What this means for you:

Are you a shareholder? It seems like the market has already priced in AN’s positive outlook, with shares trading around industry price multiples. However, there are also other important factors which we haven’t considered today, such as the financial strength of the company. Have these factors changed since the last time you looked at AN? Will you have enough confidence to invest in the company should the price drop below the industry PE ratio?

Are you a potential investor? If you’ve been keeping tabs on AN, now may not be the most advantageous time to buy, given it is trading around industry price multiples. However, the optimistic forecast is encouraging for AN, which means it’s worth diving deeper into other factors such as the strength of its balance sheet, in order to take advantage of the next price drop.

If you'd like to know more about AutoNation as a business, it's important to be aware of any risks it's facing. Every company has risks, and we've spotted 3 warning signs for AutoNation you should know about.

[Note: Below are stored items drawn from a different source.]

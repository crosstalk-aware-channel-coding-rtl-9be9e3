// tb_jtec_ber_channel: both decoders behind a random-error channel.
//
// Each wire of every flit is flipped independently with bit error rate
// EPS = 1/64 (far above any real link, so that multi-bit errors are frequent).
// For every flit the test checks the guarantees that must hold for each single
// word, whatever the random draw:
//   * JTEC: a wrongly decoded flit had at least 4 wire errors;
//   * JTEC-SQED: the flag is never raised with 3 or fewer errors, and a wrong
//     flit that is not flagged had at least 5 wire errors.
// It then compares the measured residual word error rates with the lower bounds
// on correct decoding used for the voltage-swing analysis:
//   P_JTEC <= 1 - sum_{m=0..3} C(77,m) eps^m (1-eps)^(77-m)
//   P_SQED <= 1 - sum_{m=0..4} C(78,m) eps^m (1-eps)^(78-m)
// (undetected errors for SQED), allowing for sampling noise, and prints them
// with the small-eps approximations C(77,4) eps^4 and C(78,5) eps^5.
module tb_jtec_ber_channel;
  import jtec_pkg::*;

  localparam int NFLITS = 200000;
  localparam int EPS_NUM = 1, EPS_DEN = 64;

  sqed_word_t code;
  data_t      d_jtec, d_sqed;
  sel_e       sel_jtec, sel_sqed;
  logic       quad;
  int checks = 0, failures = 0;
  int wrong_jtec = 0, undet_sqed = 0, flagged = 0;
  int nerr_hist [8];

  jtec_decoder dut_j (
    .code_i(code[76:0]), .data_o(d_jtec), .sel_o(sel_jtec), .syn_a_o(),
    .syn_b_o(), .data_a_corr_o(), .data_b_o()
  );
  jtec_sqed_decoder dut_q (.code_i(code), .data_o(d_sqed), .sel_o(sel_sqed), .quad_err_o(quad));

  `include "tb_jtec_ref.svh"

  function automatic real binom(input int n, input int m);
    real r = 1.0;
    for (int i = 0; i < m; i++) r = r * real'(n - i) / real'(i + 1);
    return r;
  endfunction

  function automatic real p_more_than(input int n, input int t, input real eps);
    real s = 0.0;
    for (int m = 0; m <= t; m++) s += binom(n, m) * (eps ** m) * ((1.0 - eps) ** (n - m));
    return 1.0 - s;
  endfunction

  initial begin
    #50_000_000;
    failures++;
    $display("watchdog expired");
    $display("TB_RESULT checks=%0d failures=%0d", checks, failures);
    $finish;
  end

  initial begin
    real eps, bound_j, bound_q, rate_j, rate_q, sigma_j, sigma_q;
    ref_build_cols();
    for (int f = 0; f < NFLITS; f++) begin
      logic [31:0] d;
      logic [77:0] e;
      int ne_j, ne_q;
      d = $urandom;
      e = '0;
      for (int w = 0; w < 78; w++) e[w] = ($urandom_range(EPS_DEN - 1, 0) < EPS_NUM);
      ne_j = $countones(e[76:0]);
      ne_q = $countones(e);
      nerr_hist[ne_q > 7 ? 7 : ne_q]++;
      code = ref_encode(d) ^ e;
      #1;
      checks++;
      if (d_jtec !== d) begin
        wrong_jtec++;
        if (ne_j < 4) begin
          failures++;
          if (failures < 10) $display("FAIL JTEC wrong with %0d errors", ne_j);
        end
      end
      checks++;
      if (quad) flagged++;
      if ((quad && ne_q <= 3) || (!quad && d_sqed !== d && ne_q < 5)) begin
        failures++;
        if (failures < 10) $display("FAIL SQED errors=%0d flag=%b correct=%b", ne_q, quad, d_sqed === d);
      end
      if (!quad && d_sqed !== d) undet_sqed++;
    end
    eps     = real'(EPS_NUM) / real'(EPS_DEN);
    bound_j = p_more_than(77, 3, eps);
    bound_q = p_more_than(78, 4, eps);
    rate_j  = real'(wrong_jtec) / NFLITS;
    rate_q  = real'(undet_sqed) / NFLITS;
    sigma_j = $sqrt(bound_j * (1.0 - bound_j) / NFLITS);
    sigma_q = $sqrt(bound_q * (1.0 - bound_q) / NFLITS);
    checks += 2;
    if (rate_j > bound_j + 5.0 * sigma_j) begin
      failures++;
      $display("FAIL JTEC residual rate above bound");
    end
    if (rate_q > bound_q + 5.0 * sigma_q) begin
      failures++;
      $display("FAIL SQED undetected rate above bound");
    end
    // the code must actually have been exercised beyond its correction range
    checks++;
    if (nerr_hist[4] == 0 || nerr_hist[5] == 0 || flagged == 0) begin
      failures++;
      $display("FAIL channel never produced 4/5-error words or no flag was raised");
    end
    $display("eps=%f flits=%0d errors/word 0..6,7+: %0d %0d %0d %0d %0d %0d %0d %0d", eps, NFLITS,
             nerr_hist[0], nerr_hist[1], nerr_hist[2], nerr_hist[3], nerr_hist[4],
             nerr_hist[5], nerr_hist[6], nerr_hist[7]);
    $display("JTEC residual word error %e (bound %e, approx C(77,4)eps^4 = %e)",
             rate_j, bound_j, binom(77, 4) * eps ** 4);
    $display("SQED undetected word error %e (bound %e, approx C(78,5)eps^5 = %e), flagged %0d",
             rate_q, bound_q, binom(78, 5) * eps ** 5, flagged);
    $display("TB_RESULT checks=%0d failures=%0d", checks, failures);
    $finish;
  end
endmodule
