// uart_rx: serial input decoder for the modulator's data and time vectors.
//
// Receives 8N1 frames (start bit, 8 data bits LSB first, one stop bit) on an
// idle-high line. The line is passed through a two-flop synchroniser; a start
// bit is confirmed at its middle, then every bit is sampled at its middle,
// CLKS_PER_BIT clock cycles apart. Each frame produces a one-cycle `valid`
// strobe with the byte on `data`, one cycle after the middle of the stop
// bit; `frame_err` accompanies a frame whose stop bit was low (the byte is
// then discarded).
// The document only names a serial link as the way data and time vectors
// reach the modulator; the frame format and the default 115200 baud at a
// 200 MHz clock are this design's choice.
`timescale 1ps/1fs
module uart_rx #(
  parameter int unsigned CLKS_PER_BIT = 1736
) (
  input  logic       clk,
  input  logic       rst_n,
  input  logic       rxd,
  output logic [7:0] data,
  output logic       valid,
  output logic       frame_err
);
  typedef enum logic [1:0] {IDLE, START, DATA, STOP} state_t;
  localparam int unsigned CW = $clog2(CLKS_PER_BIT + 1);

  state_t        state;
  logic [CW-1:0] cnt;
  logic [2:0]    bit_idx;
  logic [7:0]    shreg;
  logic [1:0]    sync;

  wire rx = sync[1];

  always_ff @(posedge clk) begin
    if (!rst_n) begin
      state     <= IDLE;
      cnt       <= '0;
      bit_idx   <= '0;
      shreg     <= '0;
      sync      <= 2'b11;
      data      <= '0;
      valid     <= 1'b0;
      frame_err <= 1'b0;
    end else begin
      sync      <= {sync[0], rxd};
      valid     <= 1'b0;
      frame_err <= 1'b0;
      case (state)
        IDLE: if (!rx) begin
          state <= START;
          cnt   <= CW'(CLKS_PER_BIT / 2 - 1);
        end
        START: if (cnt == 0) begin
          if (!rx) begin
            state   <= DATA;
            cnt     <= CW'(CLKS_PER_BIT - 1);
            bit_idx <= '0;
          end else begin
            state <= IDLE;            // glitch, not a start bit
          end
        end else cnt <= cnt - 1'b1;
        DATA: if (cnt == 0) begin
          shreg <= {rx, shreg[7:1]};
          cnt   <= CW'(CLKS_PER_BIT - 1);
          if (bit_idx == 3'd7) state <= STOP;
          bit_idx <= bit_idx + 1'b1;
        end else cnt <= cnt - 1'b1;
        STOP: if (cnt == 0) begin
          state <= IDLE;
          if (rx) begin
            data  <= shreg;
            valid <= 1'b1;
          end else begin
            frame_err <= 1'b1;
          end
        end else cnt <= cnt - 1'b1;
        default: state <= IDLE;
      endcase
    end
  end
endmodule
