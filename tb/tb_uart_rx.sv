// tb_uart_rx: sends random 8N1 frames to uart_rx and compares each byte; a
// frame with a low stop bit must raise frame_err and produce no byte. Also
// checks that the byte appears within one bit time after the stop bit starts.
`timescale 1ps/1fs
module tb_uart_rx;
  localparam int CPB = 16;
  logic clk = 0, rst_n = 0, rxd = 1;
  logic [7:0] data;
  logic valid, frame_err;
  int checks = 0, failures = 0;
  int nvalid = 0, nerr = 0;
  byte unsigned got[$];

  always #2500 clk = ~clk;

  uart_rx #(.CLKS_PER_BIT(CPB)) dut (.clk, .rst_n, .rxd, .data, .valid, .frame_err);

  always @(posedge clk) begin
    if (rst_n && valid) begin got.push_back(data); nvalid++; end
    if (rst_n && frame_err) nerr++;
  end

  task automatic send(input logic [7:0] b, input logic stop);
    rxd = 0; repeat (CPB) @(posedge clk);
    for (int i = 0; i < 8; i++) begin rxd = b[i]; repeat (CPB) @(posedge clk); end
    rxd = stop; repeat (CPB) @(posedge clk);
    rxd = 1; repeat (2) @(posedge clk);
  endtask

  initial begin
    repeat (200000) @(posedge clk);
    failures++;
    $display("watchdog expired");
    $display("TB_RESULT checks=%0d failures=%0d", checks, failures);
    $finish;
  end

  initial begin
    logic [7:0] sent[$];
    repeat (5) @(posedge clk);
    rst_n = 1;
    repeat (5) @(posedge clk);
    for (int k = 0; k < 40; k++) begin
      logic [7:0] b;
      b = 8'($urandom);
      sent.push_back(b);
      send(b, 1'b1);
      checks++;
      if (got.size() != 1 || got[0] != b) begin
        failures++;
        $display("byte %0d: sent %02h got %0d bytes", k, b, got.size());
      end
      got.delete();
    end
    // bad stop bit
    send(8'h5A, 1'b0);
    rxd = 1; repeat (CPB * 2) @(posedge clk);
    checks++;
    if (nerr != 1 || got.size() != 0) begin failures++; $display("frame error not flagged"); end
    // after the error the receiver must resynchronise
    send(8'hC3, 1'b1);
    checks++;
    if (got.size() != 1 || got[0] != 8'hC3) begin failures++; $display("no recovery after frame error"); end
    $display("TB_RESULT checks=%0d failures=%0d", checks, failures);
    $finish;
  end
endmodule
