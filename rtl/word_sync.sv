// word_sync: carries a slowly changing word between two clock domains.
//
// On src_load the source side registers src_data and toggles a flag. The
// flag crosses to the destination clock through two flip-flops; when the
// synchronised flag changes, the destination registers the held word, which
// has been stable for at least two destination cycles by then. A new load
// must not come before the previous one has arrived (about three destination
// cycles); the DLL updates once per measurement window, far slower. dst_data
// shows RESET_VAL after reset until the first word arrives, and dst_new
// pulses one destination cycle per word. The clock crossing is this design's
// choice; the document does not describe one.
`timescale 1ps/1fs
module word_sync #(
  parameter int unsigned W               = 16,
  parameter logic [W-1:0] RESET_VAL      = '0
) (
  input  logic         src_clk,
  input  logic         src_rst_n,
  input  logic [W-1:0] src_data,
  input  logic         src_load,
  input  logic         dst_clk,
  input  logic         dst_rst_n,
  output logic [W-1:0] dst_data,
  output logic         dst_new
);
  logic [W-1:0] held;
  logic         tog;
  logic [2:0]   sync;

  always_ff @(posedge src_clk) begin
    if (!src_rst_n) begin
      held <= RESET_VAL;
      tog  <= 1'b0;
    end else if (src_load) begin
      held <= src_data;
      tog  <= ~tog;
    end
  end

  always_ff @(posedge dst_clk) begin
    if (!dst_rst_n) begin
      sync     <= '0;
      dst_data <= RESET_VAL;
      dst_new  <= 1'b0;
    end else begin
      sync    <= {sync[1:0], tog};
      dst_new <= 1'b0;
      if (sync[2] != sync[1]) begin
        dst_data <= held;
        dst_new  <= 1'b1;
      end
    end
  end
endmodule
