// tb_word_sync: loads words on a 7.3 ns source clock and checks that each
// arrives unchanged and in order on a 5 ns destination clock, with one
// dst_new pulse per word, within four destination cycles.
`timescale 1ps/1fs
module tb_word_sync;
  logic src_clk = 0, dst_clk = 0, src_rst_n = 0, dst_rst_n = 0, src_load = 0, dst_new;
  logic [15:0] src_data, dst_data;
  int checks = 0, failures = 0;
  logic [15:0] sent[$];
  realtime t_load[$];

  always #3650 src_clk = ~src_clk;
  always #2500 dst_clk = ~dst_clk;

  word_sync #(.W(16), .RESET_VAL(16'hBEEF)) dut (.*);

  always @(posedge dst_clk) if (dst_rst_n && dst_new) begin
    logic [15:0] e;
    realtime t;
    e = sent.pop_front();
    t = t_load.pop_front();
    checks++;
    if (dst_data != e || $realtime - t > 4.0 * 5000.0 + 7300.0) begin
      failures++;
      $display("got %h after %0.0f ps, expected %h", dst_data, $realtime - t, e);
    end
  end

  initial begin
    #10ms;
    failures++;
    $display("TB_RESULT checks=%0d failures=%0d", checks, failures);
    $finish;
  end

  initial begin
    repeat (3) @(posedge src_clk);
    src_rst_n = 1; dst_rst_n = 1;
    @(posedge dst_clk);
    #1;
    checks++;
    if (dst_data != 16'hBEEF) begin failures++; $display("reset value %h", dst_data); end
    for (int k = 0; k < 100; k++) begin
      @(negedge src_clk);
      src_data = 16'($urandom);
      src_load = 1;
      sent.push_back(src_data);
      t_load.push_back($realtime);
      @(negedge src_clk);
      src_load = 0;
      repeat (3 + $urandom % 5) @(negedge src_clk);
    end
    repeat (10) @(posedge dst_clk);
    checks++;
    if (sent.size() != 0) begin failures++; $display("%0d words lost", sent.size()); end
    $display("TB_RESULT checks=%0d failures=%0d", checks, failures);
    $finish;
  end
endmodule
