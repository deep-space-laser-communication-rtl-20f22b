// env_comp: environmental compensation of a pulse time, and chain lookup.
//
// The delay chains drift with temperature, voltage, radiation and aging.
// The DLL keeps measuring its own copy of a chain; when the balancing table
// was calibrated that measurement was dll_ref_ps, now it is dll_period_ps.
// If the measured chain has become slower by d = dll_period_ps - dll_ref_ps,
// each of the CHAINS data chains in series is taken to have slowed by the
// same d, and every pulse would arrive CHAINS*d late; so with comp_en the fine
// delay is reduced by CHAINS*d (clamped to +-(CLK_PS-1)); a borrow or carry moves the pulse one coarse
// tick, so the corrected fine value stays in 0..CLK_PS-1. The corrected fine
// value addresses the balancing table (balance_lut, instantiated here, with
// its write port brought out), which returns the settings of chains A and B.
// Timing: accepts one time vector, reads the table in the next cycle and
// presents the launch vector from the cycle after; the next input is taken
// when the output has been accepted (3 cycles per pulse at full rate).
// The document gives the place of this block and its inputs; the correction
// law (subtract CHAINS times the measured drift) is this design's choice.
`timescale 1ps/1fs
module env_comp
  import sdpm_pkg::*;
#(
  parameter int unsigned LUT_DEPTH = 5100,
  parameter int unsigned CHAINS    = 2,
  localparam int unsigned LAW      = $clog2(LUT_DEPTH)
) (
  input  logic             clk,
  input  logic             rst_n,
  input  time_vec_t        in_tv,
  input  logic             in_valid,
  output logic             in_ready,
  input  logic             comp_en,
  input  logic [15:0]      dll_period_ps,
  input  logic [15:0]      dll_ref_ps,
  input  logic             lut_we,
  input  logic [LAW-1:0]   lut_addr,
  input  logic [2*SET_W-1:0] lut_wdata,
  output launch_vec_t      out_lv,
  output logic             out_valid,
  input  logic             out_ready
);
  typedef enum logic [1:0] {IDLE, READ, HOLD} state_t;
  state_t state;

  logic signed [17:0] drift, dclamp, f;
  coarse_t            coarse_c, coarse_q;
  fine_t              fine_c;
  logic [2*SET_W-1:0] rdata;

  assign in_ready = (state == IDLE);

  localparam logic signed [17:0] LIM  = 18'(CLK_PS - 1);
  localparam logic signed [17:0] CLKS = 18'(CLK_PS);
  localparam logic signed [17:0] GAIN = 18'(CHAINS);

  always_comb begin
    drift = comp_en ? GAIN * ($signed({2'b00, dll_period_ps}) - $signed({2'b00, dll_ref_ps})) : 18'sd0;
    if (drift > LIM)       dclamp = LIM;
    else if (drift < -LIM) dclamp = -LIM;
    else                   dclamp = drift;
    f        = $signed({5'b0, in_tv.fine}) - dclamp;
    coarse_c = in_tv.coarse;
    if (f < 0) begin
      f        = f + CLKS;
      coarse_c = in_tv.coarse - 1'b1;
    end else if (f >= CLKS) begin
      f        = f - CLKS;
      coarse_c = in_tv.coarse + 1'b1;
    end
    fine_c = FINE_W'(f);
  end

  balance_lut #(.DEPTH(LUT_DEPTH), .SET_W(SET_W)) u_lut (
    .clk   (clk),
    .we    (lut_we),
    .waddr (lut_addr),
    .wdata (lut_wdata),
    .re    (in_valid && in_ready),
    .raddr (LAW'(fine_c)),
    .rdata (rdata)
  );

  always_ff @(posedge clk) begin
    if (!rst_n) begin
      state     <= IDLE;
      coarse_q  <= '0;
      out_lv    <= '0;
      out_valid <= 1'b0;
    end else begin
      case (state)
        IDLE: if (in_valid) begin
          coarse_q <= coarse_c;
          state    <= READ;
        end
        READ: begin
          out_lv    <= '{coarse: coarse_q, set_b: rdata[2*SET_W-1:SET_W], set_a: rdata[SET_W-1:0]};
          out_valid <= 1'b1;
          state     <= HOLD;
        end
        HOLD: if (out_ready) begin
          out_valid <= 1'b0;
          state     <= IDLE;
        end
        default: state <= IDLE;
      endcase
    end
  end
endmodule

If you are no longer interested in AutoNation, you can use our free platform to see our list of over 50 other stocks with a high growth potential.

This article by Simply Wall St is general in nature. It does not constitute a recommendation to buy or sell any stock, and does not take account of your objectives, or your financial situation. We aim to bring you long-term focused analysis driven by fundamental data. Note that our analysis may not factor in the latest price-sensitive company announcements or qualitative material. Simply Wall St has no position in any stocks mentioned.